As city officials celebrated the NGA decision with a news conference on April 1, St. Louis Place residents gathered on 23rd and Mullanphy Streets for a neighborhood picnic to pray and comfort each other. Cecelia Betts’ family lives just outside the new NGA footprint. “It’s not what we envisioned when we bought our house here,” said her father, Phil Betts, about the large, gated facility set to break ground in 2017.
Before the start of a vigil for Jorevis Scruggs, a man identified as Scruggs’ uncle visits the site where the 15-year-old was killed by police. The man, visibly distraught, left before the start of the vigil, which was organized by local clergy members on April 21.
A group of STL Lunch regulars eat turkey, bacon and blue cheese sandwiches before returning to the basketball court at Hickey Park on July 22. Seventeen-year-old activist Mya Petty, with the help of friends and relatives, ran the grassroots summer lunch program to help feed young people in her neighborhood.
Students relax while waiting for friends to perform during the North Campus spring student showcase and four-year anniversary party on May 18. The after-school center provides tutoring, meals and enrichment classes – like yoga, coding and dance – to students in the O'Fallon neighborhood and parts of Penrose and College Hill.
Mya Petty laughs as 12-year-old Ryhim Bailey squirts her with water at Hickey Park on July 22. Petty spent summer afternoons packing and handing out lunches to kids in her neighborhood through a grassroots program she called STL Lunch. On the hottest days of summer, lunchtime often ended with water fights.
Felicia Davis helps a child with his shoelace at Grace Baptist Church during a May 21 service honoring the life of the Rev. Joel Kelly Davis, her father-in-law. Rev. Davis died in May at age 101, shortly after finding out his church would likely be demolished to make way for a new National Geospatial-Intelligence Agency facility.
Ferguson Police Chief Delrish Moss accepts a hat from residents outside the Ferguson Police Department hours after being sworn in on May 9. While a group of residents organized a welcome rally for Moss, another group gathered to demonstrate against city attorney Stephanie Karr.
Demonstrators stand outside Ferguson city attorney Stephanie Karr’s house to demand her resignation on May 9, the same day the city’s new police chief was sworn in. Karr, whose actions were criticized in a 2015 Department of Justice report that detailed unconstitutional policing in Ferguson, had recently been removed as city prosecutor. She stepped down as city attorney two weeks later.
Jumira Moore, 8, watches as her mother, Timira Saunders, fills out a ballot at Central Baptist Church in St.

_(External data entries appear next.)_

// tb_forwarding_unit: random producer/consumer combinations over registers
// 0..3 (so that matches are frequent). Expected selection: no forwarding for
// an unread operand or register 0; else the instruction in EX_MEM if it is a
// valid, non-load register writer of that register; else the one in MEM_WB
// if it is a valid writer of it; else the register-bank value.
module tb_forwarding_unit;
  import mips_pkg::*;
  reg_idx_t rs, rt, mdest, wdest;
  logic rrs, rrt, mv, mw, ml, wv, ww;
  fwd_sel_e fa, fb;
  int checks = 0, failures = 0;
  int seen [3] = '{0, 0, 0};

  forwarding_unit dut (.ex_rs_i(rs), .ex_rt_i(rt), .ex_reads_rs_i(rrs), .ex_reads_rt_i(rrt),
                       .mem_valid_i(mv), .mem_reg_write_i(mw), .mem_is_load_i(ml),
                       .mem_dest_i(mdest), .wb_valid_i(wv), .wb_reg_write_i(ww),
                       .wb_dest_i(wdest), .fwd_a_o(fa), .fwd_b_o(fb));

  initial begin
    #100000000;
    failures++;
    $display("TB_RESULT checks=%0d failures=%0d", checks, failures);
    $finish;
  end

  function automatic fwd_sel_e expect_sel(input logic used, input reg_idx_t r);
    bit from_mem = mv && mw && !ml && (mdest == r);
    bit from_wb  = wv && ww && (wdest == r);
    if (!used || r == 0) return FWD_NONE;
    if (from_mem) return FWD_EX_MEM;
    if (from_wb)  return FWD_MEM_WB;
    return FWD_NONE;
  endfunction

  initial begin
    for (int n = 0; n < 20000; n++) begin
      fwd_sel_e ea, eb;
      rs = reg_idx_t'($urandom_range(0, 3)); rt = reg_idx_t'($urandom_range(0, 3));
      mdest = reg_idx_t'($urandom_range(0, 3)); wdest = reg_idx_t'($urandom_range(0, 3));
      {rrs, rrt, mv, mw, ml, wv, ww} = 7'($urandom);
      if ($urandom_range(0, 1) == 1) begin rrs = 1; mv = 1; mw = 1; wv = 1; ww = 1; end
      #1;
      ea = expect_sel(rrs, rs);
      eb = expect_sel(rrt, rt);
      seen[int'(ea)]++;
      checks += 2;
      if (fa !== ea) begin failures++; if (failures < 10) $display("FAIL A %s expected %s", fa.name(), ea.name()); end
      if (fb !== eb) begin failures++; if (failures < 10) $display("FAIL B %s expected %s", fb.name(), eb.name()); end
    end
    checks++;
    if (seen[0] == 0 || seen[1] == 0 || seen[2] == 0) failures++;
    $display("TB_RESULT checks=%0d failures=%0d", checks, failures);
    $finish;
  end
endmodule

Louis on Nov. 8. Jumira said she voted for Hillary Clinton during a mock election at her school earlier that day.
Members of the Missouri House of Representatives throw sheets of paper in the air to mark the end of the legislative session on May 13 in Jefferson City.
Dozens of supporters surround Bruce Franks Jr. at Yaquis on Cherokee after learning of his landslide victory against incumbent Rep. Penny Hubbard in a court-ordered re-do election for Missouri’s 78th District House seat on Sept. 16. The special election came after Franks challenged August primary results, leading both a city circuit and appeals court to rule that absentee ballots were improperly counted in the original election.
The Rev. Osagyefo Sekou performs at an album release party for his and Jay-Marie Hill’s debut album on Jan. 26. “The Revolution Has Come” – recorded as Rev. Sekou and the Holy Ghost – is a powerful mix of gospel and blues inspired by protest chants.
Demonstrators walk down West Florissant Avenue in Ferguson on Aug. 9, to mark two years since Michael Brown was killed by a Ferguson police officer on nearby Canfield Drive.